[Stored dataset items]

----------------

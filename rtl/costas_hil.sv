// costas_hil: the Costas loop alone behind its own serial link, for
// hardware-in-the-loop word length search on a small FPGA.
//
// A host computer runs the word length search and uses this circuit in
// place of a software bit-true model of the Costas loop.  Each run goes:
//   1. five start bytes come out, and the loop state is cleared;
//   2. the host sends the 8 mask bytes of the loop: phase, frequency,
//      error, input, output, then the rotate CORDIC x, y, z;
//   3. the host sends N_SAMPLES complex samples at one sample per symbol,
//      6 bytes each (real then imaginary; integer byte, two fraction bytes);
//   4. every corrected sample goes back in the same format.
// The loop works in Q8.12, so the low nibble of the 16-bit wire fraction is
// dropped on the way in and sent as zeros on the way out.
//
// The Costas-only configuration, the 81-sample test packet, the 8 masks,
// the 9600 baud 8N1 link and the order of a run follow the document's
// hardware-in-the-loop setup.  The clock frequency, the start byte value
// and the end-of-run rule (loop idle and transmitter empty) are this
// design's choices, shared with the full receiver.
//
// The loop's last flag is left open: the end of a run is taken from the
// idle loop instead.
//
// Interface: clock, active-low reset, the two serial lines; `runs` counts
// completed runs, `phase` and `freq` show the loop state.  Timing: the
// serial link sets the pace, 10 bit times per byte; the loop needs ITER + 4
// clocks per sample.
module costas_hil
  import fxp_pkg::*;
#(
  parameter int CLK_HZ    = 50_000_000,
  parameter int BAUD      = 9600,
  parameter int N_SAMPLES = 81,
  parameter int ITER      = 16,
  parameter int FWL       = 12
) (
  input  logic                     clk,
  input  logic                     rst_n,
  input  logic                     uart_rxd,
  output logic                     uart_txd,
  output logic [15:0]              runs,
  output logic signed [IWL+FWL-1:0] phase,
  output logic signed [IWL+FWL-1:0] freq
);
  localparam int N_MASKS = 8;
  localparam int W = IWL + FWL;

  logic       rx_valid, tx_valid, tx_ready;
  logic [7:0] rx_data, tx_data;

  uart_rx #(.CLK_HZ(CLK_HZ), .BAUD(BAUD)) u_rx (
    .clk, .rst_n, .rxd(uart_rxd), .valid(rx_valid), .data(rx_data));
  uart_tx #(.CLK_HZ(CLK_HZ), .BAUD(BAUD)) u_tx (
    .clk, .rst_n, .valid(tx_valid), .ready(tx_ready), .data(tx_data), .txd(uart_txd));

  mask_t [N_MASKS-1:0] masks;
  logic clear, busy;
  logic s_valid, s_ready, s_last, c_valid, c_ready;
  logic signed [W-1:0] s_re, s_im, c_re, c_im;

  hil_ctrl #(.N_MASKS(N_MASKS), .N_SAMPLES(N_SAMPLES), .IN_FWL(FWL), .OUT_FWL(FWL)) u_hil (
    .clk, .rst_n,
    .rx_valid, .rx_data, .tx_valid, .tx_ready, .tx_data,
    .masks, .clear, .chain_busy(busy || c_valid),
    .s_valid, .s_ready, .s_re, .s_im, .s_last,
    .r_valid(c_valid), .r_ready(c_ready), .r_re(c_re), .r_im(c_im),
    .runs);

  costas_loop #(.W(W), .FWL(FWL), .ITER(ITER)) u_cl (
    .clk, .rst_n, .clear, .masks,
    .in_valid(s_valid), .in_ready(s_ready), .in_re(s_re), .in_im(s_im), .in_last(s_last),
    .out_valid(c_valid), .out_ready(c_ready), .out_re(c_re), .out_im(c_im), .out_last(),
    .busy, .phase, .freq);
endmodule
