// tb_costas_hil: hardware-in-the-loop runs of the Costas loop over its
// serial link.
//
// The testbench plays the host: it waits for the five start bytes, sends
// the 8 mask bytes and an 81-sample packet of BPSK symbols (one sample per
// symbol, amplitude 0.9, phase offset 0.6 rad, residual carrier 0.015
// rad/symbol), and reads back the corrected samples.  The clock is lowered
// to 16 clocks per bit to keep the run short.
//
// Run 1, no masks: every one of the 81 results must come back; they are
// compared with a floating-point model of the loop (exact rotation, loop
// state kept on the 2^-12 grid) and the signal-to-quantisation-noise ratio
// (SQNR) must be at least 50 dB (the level the document reports between its
// hardware and software runs); the decisions after the first 20 symbols
// must match the data (up to the BPSK sign ambiguity).
// Run 2 repeats run 1: the results must be identical (the state is cleared
// between runs).  Run 3 uses the masks found by the word length search,
// [12,13,7,12,12] for the loop and [10,10,11] for its CORDIC: with 12
// fraction bits, outputs then carry no fraction at all, so the fraction
// bits of every result must be zero.  Run 4 clears 4 bits everywhere: the
// four lowest fraction bits must be zero, the SQNR against run 1 is
// printed and the decisions must still match.
module tb_costas_hil;
  localparam int  BAUD = 9600, CLK_HZ = 16 * 9600, DIV = CLK_HZ / BAUD;
  localparam int  NS = 81, NM = 8;
  localparam real TH0 = 0.6, DTH = 0.015, AMP = 0.9;
  localparam real PI = 3.14159265358979, SC = 4096.0;

  logic clk = 0, rst_n = 0, rxd = 1, txd;
  logic [15:0] runs;
  logic signed [19:0] phase, freq;
  int checks = 0, failures = 0;

  costas_hil #(.CLK_HZ(CLK_HZ)) dut (.clk, .rst_n, .uart_rxd(rxd), .uart_txd(txd), .runs,
                                     .phase, .freq);

  always #5 clk = ~clk;

  // ---- host serial port -------------------------------------------------
  byte unsigned rxq[$];
  initial begin
    byte unsigned b;
    forever begin
      @(negedge txd);
      repeat (DIV / 2) @(posedge clk);
      for (int k = 0; k < 8; k++) begin
        repeat (DIV) @(posedge clk);
        b[k] = txd;
      end
      repeat (DIV) @(posedge clk);
      rxq.push_back(b);
    end
  end

  task automatic send(byte unsigned b);
    logic [9:0] f;
    f = {1'b1, b, 1'b0};
    for (int k = 0; k < 10; k++) begin
      rxd = f[k];
      repeat (DIV) @(posedge clk);
    end
  endtask

  // a real value on the wire: integer byte, then a 16-bit fraction
  task automatic send_q(real v);
    logic [23:0] w;
    w = 24'($rtoi(v * 65536.0));
    send(w[23:16]); send(w[15:8]); send(w[7:0]);
  endtask

  // ---- packet and model ---------------------------------------------------
  int  bits[NS];
  real xr[NS], xi[NS], mr[NS], mi[NS];
  real res_re[$], res_im[$];
  logic [23:0] raw_re[$], raw_im[$];

  function automatic real q(real v);
    return $floor(v * SC + 1.0e-9) / SC;
  endfunction

  task automatic make_packet();
    real ph = 0, fr = 0, err;
    for (int n = 0; n < NS; n++) begin
      bits[n] = $urandom % 2;
      // the wire carries 16 fraction bits, the loop keeps 12
      xr[n] = q(AMP * (bits[n] ? 1.0 : -1.0) * $cos(TH0 + DTH * n));
      xi[n] = q(AMP * (bits[n] ? 1.0 : -1.0) * $sin(TH0 + DTH * n));
      mr[n] = xr[n] * $cos(ph) + xi[n] * $sin(ph);
      mi[n] = xi[n] * $cos(ph) - xr[n] * $sin(ph);
      err = q(mr[n] * mi[n]);
      fr  = fr + q(q(0.00932) * err);
      ph  = ph + fr + q(q(0.0132) * err);
      if (ph > PI) ph -= 2.0 * PI;
      if (ph < -PI) ph += 2.0 * PI;
    end
  endtask

  task automatic wait_start();
    int t = 0;
    while (rxq.size() < 5 && t < 200 * DIV) begin @(posedge clk); t++; end
    for (int k = 0; k < 5; k++) begin
      checks++;
      if (rxq.size() == 0 || rxq[0] != 8'hA5) begin failures++; $display("no start byte"); end
      if (rxq.size()) void'(rxq.pop_front());
    end
  endtask

  task automatic run(byte unsigned m[NM]);
    logic [15:0] r0;
    int to;
    wait_start();
    r0 = runs;
    foreach (m[k]) send(m[k]);
    for (int n = 0; n < NS; n++) begin send_q(xr[n]); send_q(xi[n]); end
    to = 0;
    while (runs == r0 && to < 2000 * DIV) begin @(posedge clk); to++; end
    checks++;
    if (runs == r0) begin failures++; $display("run did not end"); end
    checks++;
    if (rxq.size() != 6 * NS) begin failures++; $display("%0d result bytes", rxq.size()); end
    res_re.delete(); res_im.delete(); raw_re.delete(); raw_im.delete();
    while (rxq.size() >= 6) begin
      raw_re.push_back({rxq[0], rxq[1], rxq[2]});
      raw_im.push_back({rxq[3], rxq[4], rxq[5]});
      res_re.push_back(real'($signed({rxq[0], rxq[1], rxq[2]})) / 65536.0);
      res_im.push_back(real'($signed({rxq[3], rxq[4], rxq[5]})) / 65536.0);
      repeat (6) void'(rxq.pop_front());
    end
  endtask

  function automatic real sqnr(real ref_re[], real ref_im[]);
    real ps = 0, pn = 0;
    foreach (res_re[j]) begin
      ps += ref_re[j] ** 2 + ref_im[j] ** 2;
      pn += (res_re[j] - ref_re[j]) ** 2 + (res_im[j] - ref_im[j]) ** 2;
    end
    return (pn > 0) ? 10.0 * $log10(ps / pn) : 99.0;
  endfunction

  // fraction of decisions after symbol 20 that match, best of both signs
  function automatic real match();
    int ok = 0, tot = 0;
    for (int j = 20; j < res_re.size(); j++) begin
      tot++;
      if ((res_re[j] > 0) == (bits[j] != 0)) ok++;
    end
    if (tot == 0) return 0.0;
    return (ok > tot - ok) ? real'(ok) / real'(tot) : real'(tot - ok) / real'(tot);
  endfunction

  initial begin
    byte unsigned m[NM];
    byte unsigned opt[NM] = '{12, 13, 7, 12, 12, 10, 10, 11};
    real r1_re[], r1_im[], mref_re[], mref_im[], s, f;
    int same, nz;
    repeat (5) @(posedge clk); #1 rst_n = 1;
    make_packet();

    // run 1: full precision, against the model
    foreach (m[k]) m[k] = 0;
    run(m);
    mref_re = new[NS]; mref_im = new[NS];
    foreach (mr[n]) begin mref_re[n] = mr[n]; mref_im[n] = mi[n]; end
    s = sqnr(mref_re, mref_im);
    f = match();
    $display("run 1: %0d results, SQNR against the model %0.1f dB, decisions match %0.1f%%",
             res_re.size(), s, 100.0 * f);
    checks++; if (s < 50.0) failures++;
    checks++; if (f < 0.99) failures++;
    r1_re = new[res_re.size()]; r1_im = new[res_im.size()];
    foreach (res_re[j]) begin r1_re[j] = res_re[j]; r1_im[j] = res_im[j]; end

    // run 2: the same run again must give the same results
    run(m);
    same = 0;
    foreach (res_re[j]) if (j < r1_re.size() && res_re[j] == r1_re[j] && res_im[j] == r1_im[j]) same++;
    checks++;
    if (same != NS) begin failures++; $display("run 2: %0d of %0d results repeat", same, NS); end

    // run 3: the word length search optimum
    m = opt;
    run(m);
    nz = 0;
    foreach (raw_re[j]) if (raw_re[j][15:0] != 0 || raw_im[j][15:0] != 0) nz++;
    f = match();
    $display("run 3 (search optimum): SQNR against run 1 %0.1f dB, decisions match %0.1f%%",
             sqnr(r1_re, r1_im), 100.0 * f);
    checks++;
    if (nz != 0) begin failures++; $display("run 3: %0d results with fraction bits", nz); end

    // run 4: four fraction bits cleared everywhere
    foreach (m[k]) m[k] = 4;
    run(m);
    nz = 0;
    foreach (raw_re[j]) if (raw_re[j][7:0] != 0 || raw_im[j][7:0] != 0) nz++;
    f = match();
    $display("run 4 (4 bits cleared): SQNR against run 1 %0.1f dB, decisions match %0.1f%%",
             sqnr(r1_re, r1_im), 100.0 * f);
    checks++;
    if (nz != 0) begin failures++; $display("run 4: %0d results with low bits set", nz); end
    checks++; if (f < 0.99) failures++;
    checks++; if (runs != 4) failures++;

    wait_start();
    $display("TB_RESULT checks=%0d failures=%0d", checks, failures);
    $finish;
  end

  initial begin
    repeat (2_000_000) @(posedge clk);
    failures++;
    $display("watchdog expired");
    $display("TB_RESULT checks=%0d failures=%0d", checks, failures);
    $finish;
  end
endmodule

----------------

Action item:
Retype exactly the lines of the data above that fall between the line with "localparam int N_MASKS = 8;" and the line with "residual carrier 0.015", inclusive, and add nothing.

Result of the exercise:
  localparam int N_MASKS = 8;
  localparam int W = IWL + FWL;

  logic       rx_valid, tx_valid, tx_ready;
  logic [7:0] rx_data, tx_data;

  uart_rx #(.CLK_HZ(CLK_HZ), .BAUD(BAUD)) u_rx (
    .clk, .rst_n, .rxd(uart_rxd), .valid(rx_valid), .data(rx_data));
  uart_tx #(.CLK_HZ(CLK_HZ), .BAUD(BAUD)) u_tx (
    .clk, .rst_n, .valid(tx_valid), .ready(tx_ready), .data(tx_data), .txd(uart_txd));

  mask_t [N_MASKS-1:0] masks;
  logic clear, busy;
  logic s_valid, s_ready, s_last, c_valid, c_ready;
  logic signed [W-1:0] s_re, s_im, c_re, c_im;

  hil_ctrl #(.N_MASKS(N_MASKS), .N_SAMPLES(N_SAMPLES), .IN_FWL(FWL), .OUT_FWL(FWL)) u_hil (
    .clk, .rst_n,
    .rx_valid, .rx_data, .tx_valid, .tx_ready, .tx_data,
    .masks, .clear, .chain_busy(busy || c_valid),
    .s_valid, .s_ready, .s_re, .s_im, .s_last,
    .r_valid(c_valid), .r_ready(c_ready), .r_re(c_re), .r_im(c_im),
    .runs);

  costas_loop #(.W(W), .FWL(FWL), .ITER(ITER)) u_cl (
    .clk, .rst_n, .clear, .masks,
    .in_valid(s_valid), .in_ready(s_ready), .in_re(s_re), .in_im(s_im), .in_last(s_last),
    .out_valid(c_valid), .out_ready(c_ready), .out_re(c_re), .out_im(c_im), .out_last(),
    .busy, .phase, .freq);
endmodule
// tb_costas_hil: hardware-in-the-loop runs of the Costas loop over its
// serial link.
//
// The testbench plays the host: it waits for the five start bytes, sends
// the 8 mask bytes and an 81-sample packet of BPSK symbols (one sample per
// symbol, amplitude 0.9, phase offset 0.6 rad, residual carrier 0.015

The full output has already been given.